I have three responses for a 2-level 3-factor BBD, a quadratic model was selected for all. How do I explain the significant lack of fit for one response? Is there anything that can be done to make the model fit?
Are you saying that you have selected a model, but two out of three new data points are outside of reasonable prediction intervals? That isn't a lot of data. That could just be bad luck. If you continue to see this for new data, then you may have overfit your model to the sample data. Perhaps you could collect additional data and select a new model, trying not to make it more complex than necessary.
If you are saying that is all the data you have in a sample and you want to use a complex model, then I don't think that that is really possible.
By the way, I do not know what you mean by BDD. Perhaps B is for bayesian?
Sorry if I did not guess correctly what your question is about. Perhaps you could clarify.
James R Knaub BBD stands for Box-Behnken design just as David Eugene Booth stated. This is a design popularly used in scientific experiments because of its few generated runs. Maybe you're correct that the data isn't much. which led to overfitting of my model. I can't increase the number of my experimental runs now because that would mean having a new design entirely. A new design would require new experiments.
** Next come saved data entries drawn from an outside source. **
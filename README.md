# Nibble-mode parallel CRC-32 for a 100 Mb/s ethernet transmitter

A fast ethernet (IEEE 802.3u) MAC hands data to the PHY four bits at a time,
one nibble per 25 MHz clock. The frame check sequence (FCS) at the end of every
frame is a CRC-32. The textbook CRC circuit is a 32-bit linear feedback shift
register (LFSR) that takes one bit per clock, so it cannot keep up with a nibble
interface at the same clock. This design computes four LFSR steps in one clock.
It replaces the serial register's single-step feedback with 32 XOR equations
that give the register value after four bits directly. Those equations come
from the previous register value and the four data bits. The result is a
32-flip-flop circuit that takes one nibble per clock with no stalls. That is
100 Mb/s at 25 MHz.

Around this generator, the top level adds the step a transmitter needs next.
When the frame ends, the CRC is complemented and sent as four more octets right
behind the data.

## The arithmetic, and the conventions that matter

Most of the difficulty in a CRC circuit lies in its conventions, not its gates.
This design uses:

| item | choice |
|---|---|
| generator | IEEE 802.3 CRC-32, `G(x) = x^32+x^26+x^23+x^22+x^16+x^12+x^11+x^10+x^8+x^7+x^5+x^4+x^2+x+1`, i.e. `0x04C11DB7` |
| register bit k | coefficient of x^k of the running remainder; bit 31 is the side the data enters |
| preset | all ones before each frame. This complements the first 32 message bits, so leading zeros change the CRC |
| bit order | each octet enters most significant bit first; in a nibble `Data[3]` is the first serial bit and `Data[0]` the last |
| nibble order | high nibble of each octet first |
| FCS | bitwise complement of the final register, sent most significant nibble first |
| receiver residue | running the whole frame, FCS included, through a ones-preset register leaves `0xC704DD7B` |

With these conventions the CRC is the "CRC-32/BZIP2" variant: not reflected,
ones preset, complemented result. Its standard check value for the ASCII string
`123456789` is `0xFC891918`, and the testbenches test for it. The wire order of
real 802.3 PHYs is the bit-reversed form of this (least significant bit of each
octet first). Use of this block with such a PHY needs the bits of each octet,
and of the FCS, mirrored outside it.

Example, from reset (register `ffffffff`), one nibble per clock:

| Data | 0010 | 1011 | 0100 | 1101 | 0110 |
|---|---|---|---|---|---|
| Crc after the clock | ce327923 | fd60c235 | fd47e831 | ddfcb87e | f4804c81 |

## How the four-step equations are obtained

Take the serial register with bits `c[31:0]`. In one serial step with message
bit `b`, the feedback is `f = c[31] ^ b`. The register shifts up by one and `f`
is XORed into every bit where the polynomial has a 1 (bit 0 included). Repeat
this four times with `b = d[3], d[2], d[1], d[0]`, and write each resulting bit
as an XOR of the original `c` and `d` bits. It turns out that `c[28+j]` and
`d[j]` always appear together. So every equation is written with the four
shared terms

    fb[j] = c[28+j] ^ d[j],   j = 0..3

and each next-state bit is one register bit `c[k-4]` (for k >= 4) XORed with a
subset of `fb`. Examples:

    next[0]  = fb[0]
    next[4]  = c[0]  ^ fb[3] ^ fb[2] ^ fb[0]
    next[26] = c[22] ^ fb[3] ^ fb[0]
    next[31] = c[27]

`rtl/crc32_nibble_next.sv` lists all 32 equations as separate continuous
assignments, with no loop. The widest has four terms after the `fb` terms are
shared (seven raw inputs), so on a LUT-based FPGA each bit fits in one or two
LUTs. To change the polynomial, derive the equations again by the procedure
above. The bit-serial model in `tb/crc32_ref_pkg.sv` is the place to start, and
`tb_crc32_nibble_next` checks the new equations against it.

## Blocks

```
nibble_crc_tx (top)
 ├── parallel_crc_32      32-bit CRC register, preset / enable
 │    └── crc32_nibble_next   the 32 XOR equations (combinational)
 └── fcs_insert           passes the frame through, appends ~CRC, re-presets
crc32_pkg                 widths, polynomial, preset, residue, types
```

### `parallel_crc_32`

The ports are `Clk`, `Reset`, `Enable`, `Data[3:0]` and `Crc[31:0]`. On a
rising clock edge, `Reset` presets the register to ones. Otherwise, when
`Enable` is high, the register takes the four-step value. When `Enable` is low,
it holds. `Reset` is synchronous and has priority over `Enable`. All control
acts on the D inputs, and nothing gates the clock. `Crc` is the register
itself: the CRC including a nibble appears one clock after that nibble is
presented.

### `fcs_insert`

This block sits between the MAC's nibble stream and the line:

- While `in_valid` is high, it drives `crc_enable` high. The nibble is copied to `out_data`
  one clock later.
- In the first clock with `in_valid` low, the register holds the final CRC. The
  block then puts `~crc[31:28]` on the output, loads the remaining 28
  complemented bits into a shift register, and raises `crc_init` for one clock.
  The top ORs `crc_init` into the CRC register's `Reset`, so the register is all
  ones again for the next frame.
- Over the next seven clocks the rest of the FCS goes out, four bits per clock.

The output frame (`out_valid` high) is therefore the input frame, delayed by
one clock and lengthened by 8 clocks, with no gap before the FCS. `in_valid` must
stay low for at least 8 clocks after a frame, and an assertion checks this.
With exactly 8, the next output frame starts straight after the FCS. With 9 or
more, at least one idle clock separates them. An ethernet inter-frame gap is 24
nibble clocks.

### `nibble_crc_tx` (top)

| port | dir | width | meaning |
|---|---|---|---|
| `clk` | in | 1 | nibble clock, 25 MHz for 100 Mb/s |
| `reset` | in | 1 | synchronous, active high; presets the CRC register |
| `tx_en_in` | in | 1 | frame nibble valid (destination address through last data octet) |
| `txd_in` | in | 4 | frame nibble, high nibble of each octet first |
| `tx_en_out` | out | 1 | high for the frame plus 8 FCS clocks, one clock after `tx_en_in` |
| `txd_out` | out | 4 | frame nibbles, then FCS nibbles |
| `crc` | out | 32 | the running CRC register |

The MAC itself is outside this design. It must supply the CRC-covered fields
(destination and source address, length/type, data) as one contiguous burst.
Preamble and start-of-frame delimiter do not pass through this block.

## Where this design goes beyond its source description

The nibble CRC generator carries the source's port names, polynomial, ones
preset, bit order and example values. The following are this design's own
choices:

- The preset is synchronous and takes priority over `Enable`.
- Writing the equations with the shared `fb` terms.
- The whole `fcs_insert` block. It covers the order in which the FCS nibbles go
  out, the one-clock pipeline, the automatic re-preset between frames and the
  minimum gap of 8 clocks. The source only says that the final value is
  complemented and appended after the data field.
- The top-level stream interface.

The polynomial is the standard IEEE one with its x^1 term. That term is the one
that reproduces the reference values above and matches a 14-XOR serial
register.

The source compared this circuit with the serial register on several FPGA
families, at 263 MHz and 49 LUTs on a Spartan-3E. Those timing and area
figures were not reproduced here. The logic is 32 flip-flops and 32 XOR
equations. The FCS appender adds a 32-bit shift register, a 3-bit counter and a
2-bit state register.

## Verification

Each testbench is self-checking. It prints
`TB_RESULT checks=<n> failures=<n>`, and a watchdog stops it if it hangs.

- `tb_crc32_nibble_next` compares the equations with the bit-serial model. It
  tries all 16 nibbles from zero, all-ones and every single-bit register value,
  plus 20 000 random pairs.
- `tb_parallel_crc_32` checks the five-nibble example above at one nibble per
  clock. It also checks hold with `Enable` low and `Reset` taking priority over
  `Enable`, the `123456789` check value, and 40 random frames with random
  `Enable` gaps against the serial model.
- `tb_fcs_insert` drives the appender against a modelled CRC register. It checks
  the pass-through, the FCS nibbles and their order, one `crc_init` per frame,
  and frames separated by the 9-clock gap.
- `tb_nibble_crc_tx` runs the whole path end to end with no parameters
  overridden. It sends the check string, then minimum (46-octet data field) and
  maximum (1500-octet data field, 3028 nibbles) frames. It also sends 20
  random-length frames with random gaps, and a reset between frames. Every output
  frame is compared with a CRC computed octet by octet, and it must leave the
  receiver residue. The test counts the reset preset, the re-preset between
  frames, the FCS appends, the minimum and maximum frames and the minimum gap,
  and fails if any of them never happened.

All four pass. A deliberately broken copy of each module was also run: a
dropped XOR term, a zero preset, an uncomplemented FCS nibble and a missing
re-preset. Each testbench caught its broken copy.

## Simulating

Verilator 5, from the directory that holds `rtl/` and `tb/`:

```
verilator --binary --timing --assert -Irtl -Itb \
    rtl/crc32_pkg.sv tb/crc32_ref_pkg.sv tb/tb_nibble_crc_tx.sv \
    --top-module tb_nibble_crc_tx
./obj_dir/Vtb_nibble_crc_tx
```

To run another testbench, replace the last file and the top-module name. The
other modules are found through `-Irtl`. Every test runs in well under a
second.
How large is your sample size? The three responses you noted were just new ones, obtained after model selection, right?
Can you use a less complex version of your model? (Statistical Learning says less complex models tend to be more biased, but I think that is assuming plenty of data.) Without enough data, I think a too complex model will likely overfit, which means that the wrong general population is assumed. Perhaps if you could use a less complex model, the data you have could be used better. You apparently do not have enough data for a formal cross-validation, but perhaps if you include the three new data points in the sample, and leave out some others to use in a prediction check after you select a new model, things may go better.
Lack of fit is one of the problems of statistical techniques. However, to solve this problem, the use of AI techniques for sparse data learning could be a solution. These models learns a randomized version of your data runs and fit a black box model to your data.